Briefly, there are three key arguments to ggtrace():

  • method: what function/method to trace
  • trace_steps: where in the body to inject expressions
  • trace_exprs what expressions to inject

A simple example:

dummy_fn <- function(x = 1, y = 2) {
  z <- x + y
  return(z)
}
dummy_fn()
#> [1] 3

Essentially, ggtrace() allows you to inject code into a function and safely/temporarily change its execution behavior.

The following code injects the code z <- z * 10 right as dummy_fn enters the third “step” in the body, right before the line return(z) is ran.

body(dummy_fn)[[3]]
#> return(z)

ggtrace(
  method = dummy_fn,
  trace_steps = 3L, # Before `return(z)` is ran
  trace_exprs = quote(z <- z * 10)
)
#> `dummy_fn` now being traced.

Note that the value of trace_exprs must be of type “language” (a quoted expression), the idea being that we are injecting code to be evaluate inside the function when it is called. Often, providing the code wrapped in quote() suffices. For more complex injections see the Expressions chapter of Advanced R

After this ggtrace() call, the next time dummy_fn is called it is run with this injected code.

# Returns 30 instead of 3
dummy_fn()
#> Triggering trace on `dummy_fn`
#> Untracing `dummy_fn` on exit.
#> [1] 30

Essentially, dummy_fn ran with this following modified code just now:

dummy_fn_traced <- function(x = 1, y = 2) {
  z <- x + y
  z <- z * 10 #< injected code!
  return(z)
}
dummy_fn_traced()
#> [1] 30

By default, traces created by ggtrace functions delete themselves after being triggered. You can also check whether a function is currently being traced with is_traced().

is_traced(dummy_fn)
#> [1] FALSE

ggtrace automatically logs the output of triggered trace to what we call tracedumps. For example, last_ggtrace() stores the output of the last trace created by ggtrace():

# The value of `(z <- z * 10)` when it was ran
last_ggtrace() # Note that this is a list of length `trace_steps`
#> [[1]]
#> [1] 30

See the references section Extending base::trace() for more functionalities offered by ggtrace().

Workflows for interacting with ggplot internals

library(ggplot2) # v3.3.5

Admittedly, ggtrace() is a bit too clunky for interactive explorations of ggplot internals. To address this, we offer “workflow” functions in the form of ggtrace_{action}_{value}(). These are grouped into three workflows: Inspect, Capture, and Highjack.
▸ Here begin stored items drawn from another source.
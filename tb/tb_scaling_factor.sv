// tb_scaling_factor: drives random network outputs u (with gaps in in_valid)
// into the scaling factor module and checks, for every sample:
//   - out_valid arrives exactly two cycles after in_valid,
//   - the segment and g = 1-2y match a reference five-segment evaluation,
//   - sf = g / 2^MU_SHIFT rounded to nearest,
//   - g is within 0.035 of the exact 1 - 2/(1+exp(-u)),
// and that every one of the five segments was used.
module tb_scaling_factor;
  import cbss_pkg::*;

  localparam int MU = 8;
  int checks = 0, failures = 0;
  int seg_hits [1:5];

  logic clk = 0, rst_n = 0;
  logic in_valid = 0;
  u_t   u = '0;
  logic out_valid;
  seg_e seg;
  g_t   g, sf;

  scaling_factor #(.MU_SHIFT(MU)) dut (
    .clk(clk), .rst_n(rst_n), .in_valid(in_valid), .u(u),
    .out_valid(out_valid), .seg(seg), .g(g), .sf(sf));

  always #5 clk = ~clk;

  // expected results, queued with the cycle they are due
  int   exp_seg [$];
  int   exp_g   [$];
  real  exact_g [$];
  longint due   [$];
  longint cyc = 0;
  int bp [4] = '{-6785, -3073, 3072, 6784};   // last n of each segment

  always @(posedge clk) cyc <= cyc + 1;

  function automatic void reference(input int n, output int s, output int gv);
    // break points 1.5 and 3.3125 in Q5.11; coefficients in Q2.14
    int a, b;
    if (n < -6784)      begin s = 1; a = -53;   b = 15542;  end
    else if (n < -3072) begin s = 2; a = -2705; b = 6756;   end
    else if (n <= 3072) begin s = 3; a = -7209; b = 0;      end
    else if (n <= 6784) begin s = 4; a = -2705; b = -6756;  end
    else                begin s = 5; a = -53;   b = -15542; end
    gv = int'((longint'(a) * n) >>> 11) + b;
  endfunction

  initial begin
    #2000000;
    failures++;
    $display("watchdog expired");
    $display("TB_RESULT checks=%0d failures=%0d", checks, failures);
    $finish;
  end

  // checker
  always @(posedge clk) begin
    if (rst_n && out_valid) begin
      int es, eg;
      real ex;
      longint dc;
      checks++;
      if (exp_seg.size() == 0) begin
        failures++;
        $display("FAIL unexpected out_valid");
      end else begin
        es = exp_seg.pop_front(); eg = exp_g.pop_front();
        ex = exact_g.pop_front(); dc = due.pop_front();
        if (dc !== cyc) begin
          failures++;
          $display("FAIL latency: due cycle %0d, came %0d", dc, cyc);
        end
        if (int'(seg) !== es || int'(g) !== eg || int'(sf) !== ((eg + (1 << (MU - 1))) >>> MU)) begin
          failures++;
          $display("FAIL seg %0d g %0d sf %0d, expected seg %0d g %0d sf %0d",
                   seg, g, sf, es, eg, (eg + (1 << (MU - 1))) >>> MU);
        end
        if ((real'(g) / 16384.0 - ex) > 0.035 || (ex - real'(g) / 16384.0) > 0.035) begin
          failures++;
          $display("FAIL approximation error g=%f exact=%f", real'(g) / 16384.0, ex);
        end
        seg_hits[es]++;
      end
    end
  end

  initial begin
    // the segments must meet at their connection points (the DUT is compared
    // with this reference exactly, so this makes the DUT continuous too)
    foreach (bp[b]) begin
      int s0, s1, g0, g1;
      reference(bp[b], s0, g0);
      reference(bp[b] + 1, s1, g1);
      checks++;
      if (s0 == s1 || (g0 - g1) > 40 || (g1 - g0) > 40) begin
        failures++;
        $display("FAIL segments do not meet at %0d: %0d vs %0d", bp[b], g0, g1);
      end
    end
    repeat (3) @(posedge clk);
    rst_n <= 1;
    @(posedge clk);
    for (int i = 0; i < 4000; i++) begin
      int n, s, gv;
      if (i % 5 == 3) begin
        in_valid <= 0;
        @(posedge clk);
        continue;
      end
      case (i % 4)
        0: n = int'($urandom_range(0, 65535)) - 32768;   // whole range
        default: n = int'($urandom_range(0, 16383)) - 8192;  // near the break points
      endcase
      if (i == 1) n = -32768;
      if (i == 2) n = 32767;
      if (i == 6) n = 3072;
      if (i == 7) n = -3072;
      reference(n, s, gv);
      exp_seg.push_back(s);
      exp_g.push_back(gv);
      exact_g.push_back(1.0 - 2.0 / (1.0 + $exp(-real'(n) / 2048.0)));
      due.push_back(cyc + 3);  // sampled at the next edge, out two edges later
      in_valid <= 1;
      u <= u_t'(n);
      @(posedge clk);
    end
    in_valid <= 0;
    repeat (5) @(posedge clk);
    for (int s = 1; s <= 5; s++) begin
      checks++;
      if (seg_hits[s] == 0) begin
        failures++;
        $display("FAIL segment ls%0d never used", s);
      end
    end
    checks++;
    if (exp_seg.size() !== 0) begin
      failures++;
      $display("FAIL %0d results missing", exp_seg.size());
    end
    $display("segments used: ls1=%0d ls2=%0d ls3=%0d ls4=%0d ls5=%0d",
             seg_hits[1], seg_hits[2], seg_hits[3], seg_hits[4], seg_hits[5]);
    $display("TB_RESULT checks=%0d failures=%0d", checks, failures);
    $finish;
  end
endmodule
NOTE: Making the most out of these workflow functions requires a hint of knowledge about ggplot internals, namely the fact that ggproto objects like Stat and Geom exists, and that these ggprotos have methods that step in at different parts of the ggplot build/render pipeline to modify the data. If you are completely new to these concepts, you should at least watch Thomas Lin Pedersen’s talk on Extending your ability to extend ggplot2 before proceeding.

Walkthrough with geom_smooth()

Say we want to learn more about how geom_smooth() layer works, exactly

geom_smooth()
#> geom_smooth: na.rm = FALSE, orientation = NA, se = TRUE
#> stat_smooth: na.rm = FALSE, orientation = NA, se = TRUE
#> position_identity

To do this, we’re going to adopt the example from the ggplot2 internals chapter of the ggplot book

p <- ggplot(mpg, aes(displ, hwy, color = drv)) + 
  geom_point(position = position_jitter(seed = 1116)) +
  geom_smooth(method = "lm", formula = y ~ x) + 
  facet_wrap(vars(year)) + 
  ggtitle("A plot for expository purposes")
p

Let’s focus on the Stat ggproto. We see that geom_smooth() uses the StatSmooth ggproto

class( geom_smooth()$stat )
#> [1] "StatSmooth" "Stat"       "ggproto"    "gg"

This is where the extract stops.